Текст 17

 

Суржик – один из общемировых современных “лингвистических сюжетов”. В нормальной ситуации литература вполне может воспользоваться любым языковым явлением. Но сам по себе суржик ненормален. Нужно задуматься над тем, откуда он взялся, этот суржик... Представте себе огромный “деревенский мир”, существовавший в Российской империи: миллионы людей после 1861 года мигрируют в город и, появляясь там, на протяжении почти полутораста лет, носитель того или иного украинского диалекта постоянно сталкивался с унижениями. Начиная с 60-х прошлого века, этот язык “останавливали” где угодно, включая бильярдную и кофейную, поскольку в средине 80-х, после так называемого Валуевского циркуляра, было не просто пресечено сугубо литературное употребление “малороссийского наречия”, но запрещалось даже говорить по-украински в кофейнях и бильярдных городов южной части империи, попросту говоря - в Украине.

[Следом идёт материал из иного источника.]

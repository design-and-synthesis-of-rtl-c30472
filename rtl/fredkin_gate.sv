// fredkin_gate: the 3x3 reversible Fredkin (controlled-swap) gate.
//
// Outputs P = A, Q = A'B xor AC, R = A'C xor AB: when A is 0, B and C pass
// straight through; when A is 1 they are swapped. The gate is its own
// inverse and conserves the number of ones. Quantum cost 5. It belongs to
// the basic gate set of the library; none of the sequential circuits
// here uses it. Purely combinational, no clock.
module fredkin_gate (
  input  logic a,
  input  logic b,
  input  logic c,
  output logic p,
  output logic q,
  output logic r
);

  assign p = a;
  assign q = (~a & b) ^ (a & c);
  assign r = (~a & c) ^ (a & b);

endmodule
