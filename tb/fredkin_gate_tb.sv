// fredkin_gate_tb: exhaustive check of the Fredkin gate.
// For all eight inputs, expects B and C to pass through when A is 0 and to
// be swapped when A is 1, checks that the number of ones is kept, that the
// mapping is one-to-one and that applying the gate twice restores the
// inputs (it is its own inverse).
module fredkin_gate_tb;
  logic a, b, c, p, q, r;
  logic a2, b2, c2, p2, q2, r2;
  int checks = 0, failures = 0;
  logic [7:0] seen;
  logic [2:0] expect_out;

  fredkin_gate dut  (.a, .b, .c, .p, .q, .r);
  fredkin_gate dut2 (.a(a2), .b(b2), .c(c2), .p(p2), .q(q2), .r(r2));

  assign {a2, b2, c2} = {p, q, r};

  initial begin
    #1000;
    failures++;
    $display("watchdog expired");
    $display("TB_RESULT checks=%0d failures=%0d", checks, failures);
    $finish;
  end

  initial begin
    seen = '0;
    for (int i = 0; i < 8; i++) begin
      {a, b, c} = 3'(i);
      #1;
      expect_out = a ? {a, c, b} : {a, b, c};
      checks++;
      if ({p, q, r} !== expect_out) begin
        failures++;
        $display("FAIL in=%03b out=%b%b%b expected %03b", i[2:0], p, q, r, expect_out);
      end
      checks++;
      if ($countones({p, q, r}) != $countones(3'(i))) begin
        failures++;
        $display("FAIL ones not conserved for in=%03b", i[2:0]);
      end
      checks++;
      if ({p2, q2, r2} !== 3'(i)) begin
        failures++;
        $display("FAIL gate applied twice gives %b%b%b for in=%03b", p2, q2, r2, i[2:0]);
      end
      seen[{p, q, r}] = 1'b1;
    end
    checks++;
    if (seen !== 8'hFF) begin
      failures++;
      $display("FAIL mapping is not one-to-one: %b", seen);
    end
    $display("TB_RESULT checks=%0d failures=%0d", checks, failures);
    $finish;
  end
endmodule
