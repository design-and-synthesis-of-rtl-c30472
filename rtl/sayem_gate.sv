// sayem_gate: the 4x4 reversible Sayem gate.
//
// Outputs P = A, Q = A'B xor AC, R = A'B xor AC xor D, S = AB xor A'C xor D.
// A selects: Q is B when A is 0 and C when A is 1 (a 2:1 multiplexer), S
// carries the input not selected, xored with D. With D tied to 0, R is a
// second copy of Q, which the sequential circuits feed back into B or C to
// hold a value; lint tools then report the loop through this gate, which is
// intended. Quantum cost 6. Purely combinational, no clock.
module sayem_gate (
  input  logic a,
  input  logic b,
  input  logic c,
  input  logic d,
  output logic p,
  output logic q,
  output logic r,
  output logic s
);

  logic sel;

  assign sel = (~a & b) ^ (a & c);
  assign p   = a;
  assign q   = sel;
  assign r   = sel ^ d;
  assign s   = (a & b) ^ (~a & c) ^ d;

endmodule
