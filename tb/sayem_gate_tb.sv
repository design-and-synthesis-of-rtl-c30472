// sayem_gate_tb: exhaustive check of the Sayem gate.
// For all sixteen inputs, compares the outputs with a reference written as
// a multiplexer (Q selects B or C by A, S takes the other one, D is xored
// into R and S) and checks that the mapping is one-to-one.
module sayem_gate_tb;
  logic a, b, c, d, p, q, r, s;
  logic sel, other;
  int checks = 0, failures = 0;
  logic [15:0] seen;

  sayem_gate dut (.a, .b, .c, .d, .p, .q, .r, .s);

  initial begin
    #1000;
    failures++;
    $display("watchdog expired");
    $display("TB_RESULT checks=%0d failures=%0d", checks, failures);
    $finish;
  end

  initial begin
    seen = '0;
    for (int i = 0; i < 16; i++) begin
      {a, b, c, d} = 4'(i);
      #1;
      sel   = a ? c : b;
      other = a ? b : c;
      checks++;
      if ({p, q, r, s} !== {a, sel, sel ^ d, other ^ d}) begin
        failures++;
        $display("FAIL in=%04b out=%b%b%b%b", i[3:0], p, q, r, s);
      end
      seen[{p, q, r, s}] = 1'b1;
    end
    checks++;
    if (seen !== 16'hFFFF) begin
      failures++;
      $display("FAIL mapping is not one-to-one: %b", seen);
    end
    $display("TB_RESULT checks=%0d failures=%0d", checks, failures);
    $finish;
  end
endmodule
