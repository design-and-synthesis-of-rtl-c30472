// rev_d_latch: level-sensitive D latch built from two reversible gates.
//
// A Sayem gate does the storing. Its select input A is the enable E, its B
// input is its own R output fed back, its C input is the data D and its D
// input is tied to 0. With D at 0 the R output equals the Q output, so
//   Q = E ? D : Q(previous)
// which is a transparent latch: while E is 1 the output follows D, and
// when E falls the feedback loop R -> B keeps the last value. A Feynman
// gate with its B input tied to 1 then gives the true and complemented
// outputs (Q and Q').
//
// Gates: 1 Sayem + 1 Feynman; constant inputs: 2 (the 0 and the 1);
// garbage: 2 (the Sayem P and S outputs, brought out on garbage[1:0]);
// quantum cost 6 + 1 = 7.
//
// Timing: no clock; q follows d while e is 1 and holds while e is 0.
// There is no reset; the stored value is unknown until e is first 1.
//
// The storing loop R -> B is a deliberate combinational loop: a reversible
// gate has no internal state, so this loop is the only place the latch can
// hold its value. Lint and synthesis tools report it as a combinational
// loop; that is the intended structure. The netlist is the one published
// for this latch; naming and the garbage port are this design's choices.
module rev_d_latch (
  input  logic       e,         // enable: 1 = transparent, 0 = hold
  input  logic       d,         // data
  output logic       q,         // stored value
  output logic       q_n,       // complement of q
  output logic [1:0] garbage    // [0] Sayem P (copy of e), [1] Sayem S
);

  logic sg_q;   // selected value (Sayem Q)
  logic hold;   // Sayem R, fed back to Sayem B

  sayem_gate u_store (
    .a (e),
    .b (hold),
    .c (d),
    .d (1'b0),
    .p (garbage[0]),
    .q (sg_q),
    .r (hold),
    .s (garbage[1])
  );

  feynman_gate u_out (
    .a (sg_q),
    .b (1'b1),
    .p (q),
    .q (q_n)
  );

endmodule
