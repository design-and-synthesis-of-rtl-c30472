// rev_d_latch_tb: checks the reversible D latch.
// First replays the published waveform: enable high with d low then high,
// then enable low with d low then high (q must stay 1). Then drives 400
// random (e, d) pairs and compares q and q_n with a reference latch kept
// here. Also checks the gate-count record against the published figures
// (2 gates, 2 constants, 2 garbage outputs, quantum cost 7).
module rev_d_latch_tb;
  import rev_pkg::*;

  logic       e, d, q, q_n;
  logic [1:0] garbage;
  logic       ref_q;
  int checks = 0, failures = 0;
  int holds = 0, follows = 0;

  rev_d_latch dut (.e, .d, .q, .q_n, .garbage);

  initial begin
    #100000;
    failures++;
    $display("watchdog expired");
    $display("TB_RESULT checks=%0d failures=%0d", checks, failures);
    $finish;
  end

  task automatic check(input logic exp_q, input string what);
    checks++;
    if (q !== exp_q || q_n !== ~exp_q || garbage[0] !== e) begin
      failures++;
      $display("FAIL %s: e=%0b d=%0b q=%0b q_n=%0b g0=%0b expected q=%0b",
               what, e, d, q, q_n, garbage[0], exp_q);
    end
  endtask

  initial begin
    // Published waveform, in 1 us steps.
    e = 1; d = 0; #10; check(1'b0, "wave step 1");
    e = 1; d = 1; #10; check(1'b1, "wave step 2");
    e = 0; d = 0; #10; check(1'b1, "wave step 3");
    e = 0; d = 1; #10; check(1'b1, "wave step 4");
    e = 0; d = 0; #10; check(1'b1, "wave step 5");

    ref_q = 1'b1;
    for (int i = 0; i < 400; i++) begin
      e = 1'($urandom);
      d = 1'($urandom);
      #10;
      if (e) begin
        ref_q = d;
        follows++;
      end else begin
        holds++;
      end
      check(ref_q, "random");
    end

    checks++;
    if (holds == 0 || follows == 0) begin
      failures++;
      $display("FAIL random run missed a mode: holds=%0d follows=%0d", holds, follows);
    end

    checks++;
    if (COST_D_LATCH !== rev_cost_t'({8'd2, 8'd2, 8'd2, 8'd7})) begin
      failures++;
      $display("FAIL cost record %p", COST_D_LATCH);
    end

    $display("TB_RESULT checks=%0d failures=%0d", checks, failures);
    $finish;
  end
endmodule
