// rev_t_ff: master-slave T flip-flop built from three reversible gates.
//
// Two Sayem gates, both with input D tied to 0 so that output R is a copy
// of output Q, form a master and a slave latch; a Feynman gate closes the
// toggle loop.
//   Master (first Sayem):  A = clk, B = its own R (hold), C = q xor t.
//     Q = clk ? (q xor t) : held value; transparent while clk is 1.
//   Slave (second Sayem):  A = clk copy (master P), B = master Q,
//     C = its own R (hold). Q = clk ? held value : master Q;
//     transparent while clk is 0.
//   Feynman: A = slave Q, B = t. P is the output q, Q = q xor t (output
//     qp) goes back to the master's C input.
// While clk is 1 the master takes q xor t and the slave holds q; when clk
// falls the master holds and the slave passes the new value on. The output
// therefore changes just after each falling clk edge:
//   t = 0 -> q keeps its value; t = 1 -> q toggles.
//
// Gates: 2 Sayem + 1 Feynman; constant inputs: 2 (the two 0s);
// garbage: 3 (master S, slave S, slave P = clock copy), on garbage[2:0];
// quantum cost 6 + 6 + 1 = 13.
//
// Timing: falling-edge triggered; t must be stable while clk is 1 and at
// the falling edge. qp = q xor t is the next-state value (the feedback
// line), not the complement of q. No reset: the state is unknown at power
// up. garbage[2] is a copy of clk, used by the counter to show the clock
// passing through.
//
// The two hold loops (R -> B in the master, R -> C in the slave) and the
// toggle loop through the Feynman gate are deliberate combinational loops
// that store the state; tools report them as such. The gate netlist is
// the published one; the edge polarity follows from the gate equations.
module rev_t_ff (
  input  logic       clk,       // clock; state changes after its falling edge
  input  logic       t,         // toggle enable
  output logic       q,         // state
  output logic       qp,        // q xor t, the feedback line
  output logic [2:0] garbage    // [0] master S, [1] slave S, [2] clock copy
);

  logic clk_m;     // master P: clock passed on to the slave
  logic m_q;       // master Q, into slave B
  logic m_hold;    // master R, fed back to master B
  logic s_q;       // slave Q, into the Feynman gate
  logic s_hold;    // slave R, fed back to slave C
  logic next_q;    // q xor t, into master C

  sayem_gate u_master (
    .a (clk),
    .b (m_hold),
    .c (next_q),
    .d (1'b0),
    .p (clk_m),
    .q (m_q),
    .r (m_hold),
    .s (garbage[0])
  );

  sayem_gate u_slave (
    .a (clk_m),
    .b (m_q),
    .c (s_hold),
    .d (1'b0),
    .p (garbage[2]),
    .q (s_q),
    .r (s_hold),
    .s (garbage[1])
  );

  feynman_gate u_toggle (
    .a (s_q),
    .b (t),
    .p (q),
    .q (next_q)
  );

  assign qp = next_q;

endmodule
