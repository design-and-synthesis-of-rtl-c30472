// rev_t_ff_tb: checks the reversible master-slave T flip-flop.
// Runs a 10-unit clock for 300 cycles. t changes only while clk is low, a
// reference state is toggled at each falling edge when t is 1, and q is
// compared with it before and after each edge: q must not move on a
// rising edge or while clk is high, and must take its new value right
// after the falling edge. qp must always equal q xor t. The state has no
// reset, so the reference starts from the first value read. Also checks
// the cost record against the published figures (3 gates, 2 constants,
// 3 garbage outputs, quantum cost 13).
module rev_t_ff_tb;
  import rev_pkg::*;

  logic       clk, t, q, qp;
  logic [2:0] garbage;
  logic       ref_q;
  int checks = 0, failures = 0;
  int toggles = 0, keeps = 0;

  rev_t_ff dut (.clk, .t, .q, .qp, .garbage);

  initial begin
    #100000;
    failures++;
    $display("watchdog expired");
    $display("TB_RESULT checks=%0d failures=%0d", checks, failures);
    $finish;
  end

  task automatic check(input string what);
    checks++;
    if (q !== ref_q || qp !== (q ^ t) || garbage[2] !== clk) begin
      failures++;
      $display("FAIL %s at %0t: clk=%0b t=%0b q=%0b qp=%0b expected q=%0b",
               what, $time, clk, t, q, qp, ref_q);
    end
  endtask

  initial begin
    clk = 1'b0;
    t   = 1'b0;
    #5;
    ref_q = q;
    for (int i = 0; i < 300; i++) begin
      // clk low: choose t.
      t = 1'($urandom);
      #2;
      check("clk low");
      clk = 1'b1;          // rising edge: no change expected
      #2;
      check("after rising edge");
      #3;
      check("clk high");
      clk = 1'b0;          // falling edge
      if (t) begin
        ref_q = ~ref_q;
        toggles++;
      end else begin
        keeps++;
      end
      #1;
      check("after falling edge");
      #2;
    end

    checks++;
    if (toggles == 0 || keeps == 0) begin
      failures++;
      $display("FAIL missed a mode: toggles=%0d keeps=%0d", toggles, keeps);
    end

    checks++;
    if (COST_T_FF !== rev_cost_t'({8'd3, 8'd2, 8'd3, 8'd13})) begin
      failures++;
      $display("FAIL cost record %p", COST_T_FF);
    end

    $display("TB_RESULT checks=%0d failures=%0d", checks, failures);
    $finish;
  end
endmodule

Это приводило к тому, что рано или поздно человек отказывался от родного языка и пытался “войти в другой язык”, хотя это у него не очень получалось, поскольку, помимо желания овладеть русским, существовала ещё и сверхмощная инерция его прежнего языкового поведения. Возникает так называемый суржик, столь гениально воспроизведённый сначала Иваном Нечуй-Левицким, а затем Михаилом Старицким. Но что смешно в водевиле, то может быть совершенно не смешно в реальной жизни. И украинские писатели это чувствовали. Они видели иную, трагическую сторону этого явления и насыщали суржик трагическим содержанием. Но современный украинский автор, современный функционер масс-медиа может нагружать суржик противоположным содержанием - это его право. И всё же он не должен забывать об изначальном, трагическом характере этого языкового феномена. (В.Л.Скуратівський з газети “Столичные новости” № 38 1998 р.)